Safety applications don't pan out. Deception detection sounds exciting but might not work. Models could maintain calibrated self-reports even while deceiving, or the signal could be too noisy for practical use. If so, I report the null result. Knowing it doesn't work is valuable.

I get hit by a bus. Solo researcher risk. All code and data will be public and documented so someone else could pick it up.

What failure still produces

Even worst-case, this project outputs:

• Pre-registered replication data (positive or negative)

• Open-source toolkit (works regardless of whether findings generalize)

• Clear documentation of what works and what doesn't

The field learns something either way. I'm not promising a specific outcome, I'm promising rigorous investigation of a promising signal.

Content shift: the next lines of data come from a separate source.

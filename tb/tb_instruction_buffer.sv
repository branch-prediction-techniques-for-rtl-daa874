// tb_instruction_buffer: streams random lines (random entry slots, stop
// bits and branch-free syllables) into a 2-deep buffer while decode accepts
// at random, and compares every offered bundle, its length, PC, NOP fill,
// the bypass flag, wr_ready and the number of syllables taken from each
// line (partial lines when nearly full) with a reference syllable queue. Random
// truncations (cut after a bundle end of the last written line) and
// flushes are applied as the front end would apply them.
module tb_instruction_buffer;
  import lx_fe_pkg::*;

  localparam int DEPTH = 2, CAP = DEPTH * 4;
  logic  clk = 0, rst_n = 0;
  logic  flush, wr_valid, wr_ready, trunc_valid, out_valid, out_ready, empty, bypass;
  line_t wr_line, out_slots;
  pc_t   wr_pc, out_pc;
  len_t  trunc_keep, out_len, wr_n_acc;
  int    checks = 0, failures = 0;

  instruction_buffer #(.DEPTH(DEPTH)) dut (.*);

  always #5 clk = ~clk;

  syl_t q_syl[$];
  pc_t  q_pc[$];
  int   run = 0;           // syllables at the queue tail since the last stop bit
  int   last_total = 0;    // syllables of the line written in the previous cycle
  logic last_wr = 0;
  int   n_part = 0, n_bundles = 0, n_bypass = 0, n_trunc = 0, n_full = 0, n_flush = 0;
  pc_t  fetch_pc;

  initial begin
    repeat (100000) @(posedge clk);
    failures++;
    $display("TB_RESULT checks=%0d failures=%0d", checks, failures);
    $finish;
  end

  initial begin
    syl_t v_syl[$];
    pc_t  v_pc[$];
    int   start, avail, len, keep, drop, nacc;
    logic e_valid, wrote, s_acc, s_fire, s_byp;
    flush = 0; wr_valid = 0; trunc_valid = 0; out_ready = 0;
    wr_line = '0; wr_pc = '0; trunc_keep = '0;
    fetch_pc = 32'h0000_1000;
    repeat (2) @(negedge clk);
    rst_n = 1;
    for (int n = 0; n < 20000; n++) begin
      @(negedge clk);
      // drive
      flush       = ($urandom % 200) == 0;
      trunc_valid = 0;
      wr_valid    = 0;
      if (last_wr && ($urandom % 4) == 0) begin
        trunc_valid = 1;
        keep = int'(trunc_keep);        // chosen below, from the last line
      end else begin
        wr_valid = ($urandom % 3) != 0;
      end
      if (($urandom % 8) == 0) fetch_pc = (fetch_pc & ~32'hF) + 4 * ($urandom % 4);
      wr_pc = fetch_pc;
      start = int'(wr_pc[3:2]);
      for (int i = 0; i < 4; i++) begin
        wr_line[i] = $urandom & 32'h8FFF_FFFF;    // class bits 30:28 cleared
        wr_line[i][31] = ($urandom % 2);
      end
      out_ready = ($urandom % 4) != 0;
      #1;
      // expected read view
      v_syl = q_syl; v_pc = q_pc;
      if (q_syl.size() == 0 && wr_valid) begin
        // keep runs of non-stop syllables under 4 in the incoming line
        for (int i = start, r = run; i < 4; i++) begin
          r = wr_line[i][31] ? 0 : r + 1;
          if (r == 4) begin wr_line[i][31] = 1; r = 0; end
        end
        #1;
        for (int i = start; i < 4; i++) begin
          v_syl.push_back(wr_line[i]);
          v_pc.push_back((wr_pc & ~32'hF) + 32'(4 * i));
        end
      end else if (wr_valid) begin
        for (int i = start, r = run; i < 4; i++) begin
          r = wr_line[i][31] ? 0 : r + 1;
          if (r == 4) begin wr_line[i][31] = 1; r = 0; end
        end
        #1;
      end
      nacc = (q_syl.size() == 0 || CAP - q_syl.size() >= 4 - start) ? 4 - start : CAP - q_syl.size();
      avail = (v_syl.size() > 4) ? 4 : v_syl.size();
      len = 0;
      for (int k = 0; k < avail; k++) if (len == 0 && v_syl[k][31]) len = k + 1;
      if (len == 0 && avail == 4) len = 4;
      e_valid = (len != 0) && !flush;
      checks++;
      if (wr_ready !== (q_syl.size() < CAP) || out_valid !== e_valid || int'(wr_n_acc) != nacc) begin
        failures++;
        $display("FAIL n=%0d wr_ready %b valid %b/%b qsize %0d", n, wr_ready, out_valid, e_valid, q_syl.size());
      end
      if (!wr_ready && wr_valid) n_full++;
      if (wr_ready && wr_valid && nacc < 4 - start) n_part++;
      if (e_valid && out_valid) begin
        checks++;
        if (int'(out_len) != len || out_pc !== v_pc[0]) begin
          failures++; $display("FAIL n=%0d len %0d/%0d pc %h/%h", n, out_len, len, out_pc, v_pc[0]);
        end
        for (int k = 0; k < 4; k++) begin
          checks++;
          if (out_slots[k] !== ((k < len) ? v_syl[k] : NOP_SYL)) begin
            failures++; $display("FAIL n=%0d slot %0d %h exp %h", n, k, out_slots[k], (k < len) ? v_syl[k] : NOP_SYL);
          end
        end
        checks++;
        if (bypass !== (q_syl.size() == 0 && out_ready)) begin
          failures++; $display("FAIL n=%0d bypass %b", n, bypass);
        end
      end
      s_acc  = wr_valid && wr_ready;
      s_fire = out_valid && out_ready;
      s_byp  = bypass;
      @(posedge clk);
      // reference update
      wrote = 0;
      if (flush) begin
        q_syl.delete(); q_pc.delete(); run = 0; n_flush++;
      end else begin
        if (s_acc) begin
          if (q_syl.size() != 0) begin
            for (int i = start; i < start + nacc; i++) begin
              q_syl.push_back(wr_line[i]);
              q_pc.push_back((wr_pc & ~32'hF) + 32'(4 * i));
            end
          end else begin
            q_syl = v_syl; q_pc = v_pc;
          end
          for (int i = start; i < start + nacc; i++) run = wr_line[i][31] ? 0 : run + 1;
          wrote = !s_byp;      // the detector never activates on a bypassed line
          last_total = nacc;
          // pick the cut for a possible truncation next cycle: after a stop bit
          keep = last_total;
          for (int i = start + nacc - 1; i >= start; i--) if (wr_line[i][31] && ($urandom % 2)) keep = i - start + 1;
        end
        if (trunc_valid) begin
          drop = last_total - int'(trunc_keep);
          for (int d = 0; d < drop; d++) begin void'(q_syl.pop_back()); void'(q_pc.pop_back()); end
          if (drop > 0) begin run = 0; n_trunc++; end
        end
        if (s_fire) begin
          for (int k = 0; k < len; k++) begin void'(q_syl.pop_front()); void'(q_pc.pop_front()); end
          n_bundles++;
          if (s_byp) n_bypass++;
        end
        if (s_acc) fetch_pc = fetch_pc + 4 * nacc;
      end
      last_wr = wrote;
      if (wrote) trunc_keep = len_t'(keep);
    end
    checks++;
    if (n_bundles < 1000 || n_bypass < 20 || n_trunc < 20 || n_full < 20 || n_flush < 5 || n_part < 20) begin
      failures++;
      $display("FAIL coverage bundles %0d bypass %0d trunc %0d full %0d flush %0d partial %0d",
               n_bundles, n_bypass, n_trunc, n_full, n_flush, n_part);
    end
    $display("coverage: bundles %0d bypass %0d trunc %0d full %0d flush %0d",
             n_bundles, n_bypass, n_trunc, n_full, n_flush);
    $display("TB_RESULT checks=%0d failures=%0d", checks, failures);
    $finish;
  end
endmodule
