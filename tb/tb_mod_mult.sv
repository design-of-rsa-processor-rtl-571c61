// tb_mod_mult: checks a*b mod n for the Nikhilam-based and the
// Urdhva-based unit on random 16-bit operands, and that rdy returns 2W+3
// edges after the edge that samples go (seen 2W+4 clocks after go rises).
module tb_mod_mult;
  import vedic_pkg::*;
  int checks = 0, failures = 0;
  logic clk = 0, rst = 1;
  always #5 clk = ~clk;

  logic        go;
  logic [15:0] a, b, n, r_nik, r_urd;
  logic        rdy_nik, rdy_urd;

  mod_mult #(.W(16), .MULT(MULT_NIKHILAM)) dut_nik (
    .clk(clk), .rst(rst), .go(go), .a(a), .b(b), .n(n), .rdy(rdy_nik), .r(r_nik));
  mod_mult #(.W(16), .MULT(MULT_URDHVA)) dut_urd (
    .clk(clk), .rst(rst), .go(go), .a(a), .b(b), .n(n), .rdy(rdy_urd), .r(r_urd));

  initial begin
    repeat (100000) @(posedge clk);
    failures++;
    $display("watchdog expired");
    $display("TB_RESULT checks=%0d failures=%0d", checks, failures);
    $finish;
  end

  initial begin
    int cyc;
    logic [15:0] exp;
    go = 0; a = '0; b = '0; n = 16'd1;
    repeat (3) @(posedge clk);
    rst <= 0;
    for (int t = 0; t < 600; t++) begin
      @(posedge clk);
      a <= 16'($urandom); b <= 16'($urandom); n <= 16'($urandom) | 16'd1;
      if (t == 0) begin a <= 16'hFFFF; b <= 16'hFFFF; n <= 16'hFFFF; end
      go <= 1;
      @(posedge clk);
      go <= 0;
      exp = 16'((32'(a) * 32'(b)) % 32'(n));
      cyc = 1;
      @(posedge clk);
      while (!(rdy_nik && rdy_urd) && cyc < 100) begin @(posedge clk); cyc++; end
      checks++;
      if (r_nik != exp || r_urd != exp || cyc != 36) begin
        failures++;
        $display("FAIL %0d*%0d mod %0d: nik %0d urd %0d exp %0d cycles %0d",
                 a, b, n, r_nik, r_urd, exp, cyc);
      end
    end
    $display("TB_RESULT checks=%0d failures=%0d", checks, failures);
    $finish;
  end
endmodule
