// rsa_cypher: RSA modular exponentiation, cypher = indata^inexp mod inmod.
//
// The exponent is scanned from its least significant bit (right-to-left
// binary exponentiation). Two modular multipliers work in parallel: the
// square unit keeps root = indata^(2^i) mod n, and the multiply unit folds
// root into the running result (tempout) whenever exponent bit i is 1. A step
// starts both units (multgo/sqrgo) and waits until both report ready
// (bothrdy). The same module encrypts (exponent e) and decrypts (exponent d).
//
// Before the scan, root = indata*1 mod n and tempout = 1*1 mod n are formed
// by the same units, so indata need not be below n and n = 1 gives 0.
// The scan stops as soon as the remaining exponent bits are all zero.
//
// Interface: ready is high while idle. A one-clock ds pulse while ready
// captures indata, inexp and inmod and starts; ready falls on the next clock
// and rises again with cypher valid, and done pulses for that one clock.
// cypher holds its value until the next result. inmod must be non-zero.
// Latency: (1 + bit length of inexp) multiplier rounds of 2W+5 clocks each.
// The document gives the operation, the port names and the two-unit
// square/multiply structure (in its signal names); the scan order and the
// handshake details are this design's choices.
module rsa_cypher
  import vedic_pkg::*;
#(
  parameter int unsigned W    = 16,
  parameter mult_kind_e  MULT = MULT_NIKHILAM
) (
  input  logic         clk,
  input  logic         rst,
  input  logic         ds,
  input  logic [W-1:0] indata,
  input  logic [W-1:0] inexp,
  input  logic [W-1:0] inmod,
  output logic [W-1:0] cypher,
  output logic         ready,
  output logic         done
);
  typedef enum logic [2:0] {S_IDLE, S_INIT, S_STEP, S_GAP, S_WAIT} state_e;
  state_e state;

  logic [W-1:0] expreg, modreg, root, tempout, datareg;
  logic         init_phase;
  logic         multgo, sqrgo, multrdy, sqrrdy, bothrdy;
  logic [W-1:0] mult_a, mult_b, sqr_a, sqr_b, mult_r, sqr_r;

  mod_mult #(.W(W), .MULT(MULT)) u_mult (
    .clk(clk), .rst(rst), .go(multgo), .a(mult_a), .b(mult_b), .n(modreg),
    .rdy(multrdy), .r(mult_r)
  );
  mod_mult #(.W(W), .MULT(MULT)) u_sqr (
    .clk(clk), .rst(rst), .go(sqrgo), .a(sqr_a), .b(sqr_b), .n(modreg),
    .rdy(sqrrdy), .r(sqr_r)
  );

  assign bothrdy = multrdy & sqrrdy;

  // Operand selection: during init root <- indata*1 and tempout <- 1*1.
  always_comb begin
    if (init_phase) begin
      mult_a = datareg;  mult_b = W'(1);
      sqr_a  = W'(1);    sqr_b  = W'(1);
    end else begin
      mult_a = tempout;  mult_b = root;
      sqr_a  = root;     sqr_b  = root;
    end
  end

  assign multgo = (state == S_INIT) || (state == S_STEP && expreg[0]);
  assign sqrgo  = (state == S_INIT) || (state == S_STEP);

  always_ff @(posedge clk) begin
    if (rst) begin
      state      <= S_IDLE;
      expreg     <= '0;
      modreg     <= W'(1);
      datareg    <= '0;
      root       <= '0;
      tempout    <= '0;
      cypher     <= '0;
      init_phase <= 1'b0;
      done       <= 1'b0;
    end else begin
      done <= 1'b0;
      case (state)
        S_IDLE: if (ds) begin
          expreg     <= inexp;
          modreg     <= inmod;
          datareg    <= indata;
          init_phase <= 1'b1;
          state      <= S_INIT;
        end
        S_INIT, S_STEP: state <= S_GAP;       // units capture operands
        S_GAP:  state <= S_WAIT;              // rdy falls during this clock
        S_WAIT: if (bothrdy) begin
          if (init_phase) begin
            root       <= mult_r;
            tempout    <= sqr_r;
            init_phase <= 1'b0;
          end else begin
            if (expreg[0]) tempout <= mult_r;
            root   <= sqr_r;
            expreg <= expreg >> 1;
          end
          // Finish when no set exponent bit remains to be processed.
          if ((init_phase && expreg == '0) || (!init_phase && (expreg >> 1) == '0)) begin
            cypher <= init_phase ? sqr_r : (expreg[0] ? mult_r : tempout);
            done   <= 1'b1;
            state  <= S_IDLE;
          end else begin
            state <= S_STEP;
          end
        end
        default: state <= S_IDLE;
      endcase
    end
  end

  assign ready = (state == S_IDLE);
endmodule
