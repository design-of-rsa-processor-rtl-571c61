// tb_rsa_cypher: modular exponentiation checks. First the reference case
// indata = 10, exponent = 11, modulus = 12, whose result is 4; then random
// cases with both multiplier kinds against a square-and-multiply model,
// checking the latency formula (1 + bit length of the exponent) rounds of
// 2W+5 clocks, and an encrypt/decrypt round trip with a valid key.
module tb_rsa_cypher;
  import vedic_pkg::*;
  int checks = 0, failures = 0;
  logic clk = 0, rst = 1;
  always #5 clk = ~clk;

  logic        ds;
  logic [15:0] indata, inexp, inmod, c_nik, c_urd;
  logic        rdy_nik, rdy_urd, done_nik, done_urd;

  rsa_cypher #(.W(16), .MULT(MULT_NIKHILAM)) dut_nik (
    .clk(clk), .rst(rst), .ds(ds), .indata(indata), .inexp(inexp), .inmod(inmod),
    .cypher(c_nik), .ready(rdy_nik), .done(done_nik));
  rsa_cypher #(.W(16), .MULT(MULT_URDHVA)) dut_urd (
    .clk(clk), .rst(rst), .ds(ds), .indata(indata), .inexp(inexp), .inmod(inmod),
    .cypher(c_urd), .ready(rdy_urd), .done(done_urd));

  function automatic logic [15:0] modexp(input logic [15:0] m, input logic [15:0] e,
                                         input logic [15:0] n);
    logic [31:0] r, base;
    r = 32'd1 % 32'(n);
    base = 32'(m) % 32'(n);
    for (int i = 0; i < 16; i++) begin
      if (e[i]) r = (r * base) % 32'(n);
      base = (base * base) % 32'(n);
    end
    return r[15:0];
  endfunction

  initial begin
    repeat (2000000) @(posedge clk);
    failures++;
    $display("watchdog expired");
    $display("TB_RESULT checks=%0d failures=%0d", checks, failures);
    $finish;
  end

  task automatic run(input logic [15:0] m, input logic [15:0] e, input logic [15:0] n,
                     output logic [15:0] res);
    int cyc, bl, expcyc;
    @(posedge clk);
    indata <= m; inexp <= e; inmod <= n; ds <= 1;
    @(posedge clk);
    ds <= 0;
    cyc = 1;
    @(posedge clk);
    while (!(rdy_nik && rdy_urd) && cyc < 5000) begin @(posedge clk); cyc++; end
    bl = 0;
    for (int i = 0; i < 16; i++) if (e[i]) bl = i + 1;
    expcyc = (1 + bl) * 37 + 1;
    checks++;
    if (c_nik != modexp(m, e, n) || c_urd != modexp(m, e, n) || cyc != expcyc) begin
      failures++;
      $display("FAIL %0d^%0d mod %0d: nik %0d urd %0d exp %0d cycles %0d/%0d",
               m, e, n, c_nik, c_urd, modexp(m, e, n), cyc, expcyc);
    end
    res = c_nik;
  endtask

  initial begin
    logic [15:0] c, back;
    ds = 0; indata = '0; inexp = '0; inmod = 16'd1;
    repeat (3) @(posedge clk);
    rst <= 0;
    run(16'd10, 16'd11, 16'd12, c);
    checks++; if (c != 16'd4) failures++;
    // n = 61*53 = 3233, e = 17, d = 2753
    run(16'd65, 16'd17, 16'd3233, c);
    checks++; if (c != 16'd2790) begin failures++; $display("FAIL 65^17 = %0d", c); end
    run(c, 16'd2753, 16'd3233, back);
    checks++; if (back != 16'd65) begin failures++; $display("FAIL decrypt %0d", back); end
    run(16'd5, 16'd0, 16'd7, c);
    run(16'd5, 16'd3, 16'd1, c);
    for (int t = 0; t < 150; t++)
      run(16'($urandom), 16'($urandom), 16'($urandom) | 16'd1, c);
    $display("TB_RESULT checks=%0d failures=%0d", checks, failures);
    $finish;
  end
endmodule
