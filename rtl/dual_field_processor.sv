// dual_field_processor: point addition and point doubling over GF(p) or
// GF(2^m) with an Urdhva-Tiryagbhyam field multiplier.
//
// Three parts, as in the processor's block diagram: the main control unit
// (field select, operand load, sequencing), the elliptic-curve arithmetic
// unit (microcoded point formulas on one dual-field ALU) and the register
// file, whose result words are the outputs.
//
//   sel_field = 0: GF(2^BIN_M), Lopez-Dahab coordinates, curve
//                  y^2 + xy = x^3 + a x^2 + b
//   sel_field = 1: GF(PRIME_P), Jacobian coordinates (x = X/Z^2, y = Y/Z^3),
//                  curve y^2 = x^3 + a x + b
//   op = EC_ADD:   (out1,out2,out3) = (x1,y1,z1) + affine (x2,y2)
//   op = EC_DBL:   (out1,out2,out3) = 2 * (x1,y1,z1)
// Inputs must be reduced field elements. The formulas are not complete:
// the point at infinity, P = +-Q in an addition and 2-torsion points in a
// doubling are not detected.
//
// Interface: start while busy is low samples sel_field, op and all operands;
// done pulses for one clock when out1..out3 hold the result (they hold it
// until the next start). Latency: 4 + 2 per linear field operation + (2W+5)
// per field multiplication clock edges from the edge that samples start to
// the edge that raises done; at W = 192 that is 5,857 (binary addition),
// 3,902 (binary doubling), 4,301 (prime addition) and 3,920 (prime doubling).
// Defaults: W = 192 bits, GF(2^163) with x^163+x^7+x^6+x^3+1 and GF(p) with
// the NIST P-192 prime, the two sizes the document targets. The 8-bit
// version the document also shows is this module with W = BIN_M = 8.
module dual_field_processor
  import vedic_pkg::*;
  import ecc_pkg::*;
#(
  parameter int unsigned  W        = 192,
  parameter int unsigned  BIN_M    = 163,
  parameter logic [W:0]   BIN_POLY = (W+1)'(164'h8_0000_0000_0000_0000_0000_0000_0000_0000_0000_00c9),
  parameter logic [W-1:0] PRIME_P  = W'(192'hffffffff_ffffffff_ffffffff_fffffffe_ffffffff_ffffffff),
  parameter int unsigned  DIGIT    = 4
) (
  input  logic         clk,
  input  logic         rst,
  input  logic         start,
  input  logic         sel_field,
  input  ec_op_e       op,
  input  logic [W-1:0] x1,
  input  logic [W-1:0] y1,
  input  logic [W-1:0] z1,
  input  logic [W-1:0] x2,
  input  logic [W-1:0] y2,
  input  logic [W-1:0] a,
  input  logic [W-1:0] b,
  output logic [W-1:0] out1,
  output logic [W-1:0] out2,
  output logic [W-1:0] out3,
  output logic         busy,
  output logic         done
);
  logic         rf_load, au_start, au_done, au_busy;
  field_e       au_field;
  ec_op_e       au_op;
  logic [3:0]   raddr_a, raddr_b, waddr;
  logic [W-1:0] rdata_a, rdata_b, wdata;
  logic         we;
  logic [W-1:0] load_data [NLOAD];   // words R_X1..R_B in register order

  assign load_data[0] = x1;
  assign load_data[1] = y1;
  assign load_data[2] = z1;
  assign load_data[3] = x2;
  assign load_data[4] = y2;
  assign load_data[5] = a;
  assign load_data[6] = b;

  ecc_main_ctrl u_ctrl (
    .clk(clk), .rst(rst), .start(start), .sel_field(sel_field), .op(op),
    .rf_load(rf_load), .au_start(au_start), .au_field(au_field), .au_op(au_op),
    .au_done(au_done), .busy(busy), .done(done)
  );

  ec_arith_unit #(.W(W), .BIN_M(BIN_M), .BIN_POLY(BIN_POLY), .PRIME_P(PRIME_P), .DIGIT(DIGIT)) u_au (
    .clk(clk), .rst(rst), .start(au_start), .field(au_field), .op(au_op),
    .raddr_a(raddr_a), .raddr_b(raddr_b), .rdata_a(rdata_a), .rdata_b(rdata_b),
    .we(we), .waddr(waddr), .wdata(wdata), .busy(au_busy), .done(au_done)
  );

  ec_regfile #(.W(W)) u_rf (
    .clk(clk), .rst(rst), .load(rf_load), .load_data(load_data),
    .we(we), .waddr(waddr), .wdata(wdata),
    .raddr_a(raddr_a), .raddr_b(raddr_b), .rdata_a(rdata_a), .rdata_b(rdata_b),
    .out_x(out1), .out_y(out2), .out_z(out3)
  );

  logic unused_au_busy;
  assign unused_au_busy = au_busy;
endmodule
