// tb_dual_field_processor: point addition and doubling in both fields on
// the 8-bit configuration of the processor (GF(2^8) with
// x^8+x^4+x^3+x+1 and GF(251)). Each case builds random affine points,
// converts the first to projective coordinates with a random Z, runs the
// processor, and checks that the projective result represents the point
// given by the affine chord-and-tangent formulas. Cases alternate field and
// operation, and the latency of each operation is checked against the
// program length.
module tb_dual_field_processor;
  import vedic_pkg::*;
  import ec_ref_pkg::*;
  int checks = 0, failures = 0;
  logic clk = 0, rst = 1;
  always #5 clk = ~clk;

  localparam fe_t   P8 = fe_t'(251);
  localparam poly_t F8 = poly_t'(9'h11B);

  logic start, sel_field, busy, done;
  ec_op_e op;
  logic [7:0] x1, y1, z1, x2, y2, a, b, out1, out2, out3;

  dual_field_processor #(.W(8), .BIN_M(8), .BIN_POLY(9'h11B), .PRIME_P(8'd251)) dut (.*);

  initial begin
    repeat (2000000) @(posedge clk);
    failures++;
    $display("watchdog expired");
    $display("TB_RESULT checks=%0d failures=%0d", checks, failures);
    $finish;
  end

  // Clocks per run as seen by this testbench: 5 + 2 per linear instruction
  // + (2W+5) per multiplication.
  function automatic int exp_cycles(bit prime, bit dbl);
    int nmul, nlin;
    case ({prime, dbl})
      2'b00: begin nmul = 15; nlin = 9;  end
      2'b01: begin nmul = 10; nlin = 4;  end
      2'b10: begin nmul = 11; nlin = 9;  end
      default: begin nmul = 10; nlin = 13; end
    endcase
    return nmul * (2*8 + 5) + nlin * 2 + 5;
  endfunction

  initial begin
    int cyc;
    int count [4];
    ec_case_t c;
    start = 0; sel_field = 0; op = EC_ADD;
    x1 = '0; y1 = '0; z1 = '0; x2 = '0; y2 = '0; a = '0; b = '0;
    for (int i = 0; i < 4; i++) count[i] = 0;
    repeat (3) @(posedge clk);
    rst <= 0;
    for (int t = 0; t < 400; t++) begin
      bit prime, dbl;
      prime = t[0]; dbl = t[1];
      c = make_case(prime, dbl, P8, F8, 8);
      @(posedge clk);
      sel_field <= prime; op <= dbl ? EC_DBL : EC_ADD;
      x1 <= 8'(c.x1); y1 <= 8'(c.y1); z1 <= 8'(c.z1);
      x2 <= 8'(c.x2); y2 <= 8'(c.y2); a <= 8'(c.a); b <= 8'(c.b);
      start <= 1;
      @(posedge clk);
      start <= 0;
      cyc = 1;
      while (!done && cyc < 5000) begin @(posedge clk); cyc++; end
      checks++;
      if (!check_case(c, prime, fe_t'(out1), fe_t'(out2), fe_t'(out3), P8, F8, 8) ||
          cyc != exp_cycles(prime, dbl)) begin
        failures++;
        $display("FAIL prime=%0d dbl=%0d in (%0d,%0d,%0d)+(%0d,%0d) a=%0d b=%0d: got (%0d,%0d,%0d) exp affine (%0d,%0d) cycles %0d/%0d",
                 prime, dbl, c.x1, c.y1, c.z1, c.x2, c.y2, c.a, c.b, out1, out2, out3,
                 c.ex, c.ey, cyc, exp_cycles(prime, dbl));
      end else count[{prime, dbl}]++;
    end
    for (int i = 0; i < 4; i++) begin
      checks++;
      if (count[i] == 0) begin failures++; $display("FAIL operation %0d never passed", i); end
    end
    $display("passed: binary add %0d, binary dbl %0d, prime add %0d, prime dbl %0d",
             count[0], count[1], count[2], count[3]);
    $display("TB_RESULT checks=%0d failures=%0d", checks, failures);
    $finish;
  end
endmodule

How much money have you raised in the last 12 months, and from where?

Zero.

The paper released 48 hours ago. Before that, there was nothing to fund. I did all the preliminary work (148,000+ samples, methodology development, cross-model validation) self-funded because I wanted to prove the concept before asking anyone for money.

Now I have results worth funding.

Currently pending:

• LTFF application submitted

• ARIA (UK) application in progress

This is my first funding round for this research. I'm not asking you to bet on a pitch deck. I'm asking you to bet on work that already exists.